Pasar dalam beberapa hari terakhir semakin yakin The Fed baru akan menaikkan suku bunga acuan pada 2016, setelah data penyerapan tenaga kerja dan kinerja industri jasa yang memburuk.
Keyakinan tersebut membangkitkan kepercayaan diri investor untuk masuk ke pasar yang dinilai lebih berisiko, termasuk Indonesia.
“Bukan hanya rupiah, semua di Asia dan emerging market. Apalagi data partisipasi tenaga kerja yang ada di level 10 tahun terendah,” kata Josua.
Namun, Josua menjelaskan penguatan rupiah lebih tajam karena kombinasi ekspektasi investor atas dampak kebijakan Bank Indonesia dan pemulihan daya beli masyarakat.
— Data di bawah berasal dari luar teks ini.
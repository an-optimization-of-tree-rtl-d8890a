// tb_trsa_coordinator: self-checking test of the TRSA coordinator.
//
// For random and corner-case (m, e, n) the coordinator's A and B are compared
// with A = m^(e div 2^l) mod n and B = m^(e div 2^l + e mod 2^l) mod n from a
// wide-integer reference, and its MulMod count with the count of the binary
// method: (bit length - 1) squares plus (ones - 1) multiplies for each
// exponent part, plus the one product A*R. Results are held back with
// out_ready low for a while to check that they stay put. Instances: 64-bit
// keys with 3 levels, 48-bit keys with 4 levels, and one default-size
// (1024-bit, 3-level) message.
module tb_trsa_coordinator;
  import tb_ref_pkg::*;

  logic clk = 1'b0, rst_n = 1'b0;
  always #5 clk = ~clk;

  int checks = 0, failures = 0;

  task automatic check(bit ok, string what);
    checks++;
    if (!ok) begin
      failures++;
      $display("FAIL: %s", what);
    end
  endtask

  function automatic int unsigned bin_ops(word_t x);
    int unsigned len, ones;
    len = 0; ones = 0;
    for (int i = 0; i < RW; i++) if (x[i]) begin len = i + 1; ones++; end
    return (len == 0) ? 0 : (len - 1) + (ones - 1);
  endfunction

  // One DUT per configuration, with a shared driver task via a generate.
  localparam int NCFG = 3;
  localparam int unsigned CK [NCFG] = '{64, 48, 1024};
  localparam int unsigned CL [NCFG] = '{3, 4, 3};

  logic             iv   [NCFG];
  logic             ir   [NCFG];
  logic             ov   [NCFG];
  logic             ordy [NCFG];
  word_t            im [NCFG], ie [NCFG], inn [NCFG];
  word_t            oa [NCFG], ob [NCFG], on [NCFG];
  logic [31:0]      ops [NCFG];

  for (genvar c = 0; c < NCFG; c++) begin : g_dut
    localparam int unsigned K = CK[c];
    logic [K-1:0] a, b, n;
    if (c == 2) begin : g_default
      trsa_coordinator u_dut (
        .clk(clk), .rst_n(rst_n), .in_valid(iv[c]), .in_ready(ir[c]),
        .in_m(K'(im[c])), .in_e(K'(ie[c])), .in_n(K'(inn[c])),
        .out_valid(ov[c]), .out_ready(ordy[c]), .out_a(a), .out_b(b), .out_n(n),
        .op_count(ops[c]));
    end else begin : g_small
      trsa_coordinator #(.K(K), .LEVELS(CL[c])) u_dut (
        .clk(clk), .rst_n(rst_n), .in_valid(iv[c]), .in_ready(ir[c]),
        .in_m(K'(im[c])), .in_e(K'(ie[c])), .in_n(K'(inn[c])),
        .out_valid(ov[c]), .out_ready(ordy[c]), .out_a(a), .out_b(b), .out_n(n),
        .op_count(ops[c]));
    end
    assign oa[c] = word_t'(a);
    assign ob[c] = word_t'(b);
    assign on[c] = word_t'(n);
  end

  task automatic run(int c, word_t m, word_t e, word_t n, int hold);
    word_t eo, er, ea, eb;
    int unsigned lv;
    lv = CL[c];
    eo = e >> lv;
    er = e & ((word_t'(1) << lv) - 1);
    ea = ref_modexp(m, eo, n);
    eb = ref_modexp(m, eo + er, n);
    @(negedge clk);
    check(ir[c] == 1'b1, "in_ready in idle");
    iv[c] = 1'b1; im[c] = m; ie[c] = e; inn[c] = n; ordy[c] = 1'b0;
    @(negedge clk);
    iv[c] = 1'b0;
    while (!ov[c]) @(negedge clk);
    repeat (hold) begin
      @(negedge clk);
      check(ov[c] && !ir[c], "result held while out_ready low");
    end
    check(oa[c] == ea, $sformatf("cfg %0d A: got %h want %h", c, oa[c], ea));
    check(ob[c] == eb, $sformatf("cfg %0d B: got %h want %h", c, ob[c], eb));
    check(on[c] == n, "n passed on");
    check(ops[c] == bin_ops(eo) + bin_ops(er) + 1,
          $sformatf("cfg %0d op count %0d want %0d", c, ops[c], bin_ops(eo) + bin_ops(er) + 1));
    ordy[c] = 1'b1;
    @(negedge clk);
    check(!ov[c], "result released");
    ordy[c] = 1'b0;
  endtask

  initial begin
    word_t n, m, e;
    for (int c = 0; c < NCFG; c++) begin
      iv[c] = 0; ordy[c] = 0; im[c] = 0; ie[c] = 0; inn[c] = 0;
    end
    repeat (3) @(negedge clk);
    rst_n = 1'b1;
    for (int c = 0; c < 2; c++) begin
      n = rand_modulus(CK[c]);
      m = rand_below(n, CK[c]);
      run(c, m, 0, n, 0);                                   // e = 0
      run(c, m, 5, n, 1);                                   // e < 2^l: A = 1
      run(c, m, word_t'(1) << CL[c], n, 0);                 // e = n_p: A = m, R = 1
      run(c, m, (word_t'(1) << CK[c]) - 1, n, 2);           // all ones: worst case
      for (int i = 0; i < 30; i++) begin
        n = rand_modulus(CK[c]);
        run(c, rand_below(n, CK[c]), rand_bits(CK[c]), n, i % 3);
      end
    end
    n = rand_modulus(1024);
    run(2, rand_below(n, 1024), rand_bits(1024), n, 1);
    $display("TB_RESULT checks=%0d failures=%0d", checks, failures);
    $finish;
  end

  initial begin
    repeat (4000000) @(posedge clk);
    failures++;
    $display("FAIL: watchdog");
    $display("TB_RESULT checks=%0d failures=%0d", checks, failures);
    $finish;
  end

endmodule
“Kalau di lihat, dari BI lebih efektif dibandingkan pemerintah. BI bilang baru Oktober, arahnya menarik devisa. Selama ini yang suplai dolar kan cuma BI,” katanya.
Pasar juga mengantisipasi tingkat konsumsi domestik membaik signifikan dalam waktu dekat karena kenaikan belanja pemerintah, inflasi tahunan yang diperkirakan merosot tajam pada Novemver, dan kebijakan jilid III pemerintah terutama rencana penurunan harga BBM.
“Paket kebijakan fiskal katanya lebih menyasar ke private spending. Kalau BBM dipangkas semestinya private consumption semakin meningkat artinya pertumbuhan ekonomi tahun depan bisa lebih baik lagi,” kata Josua.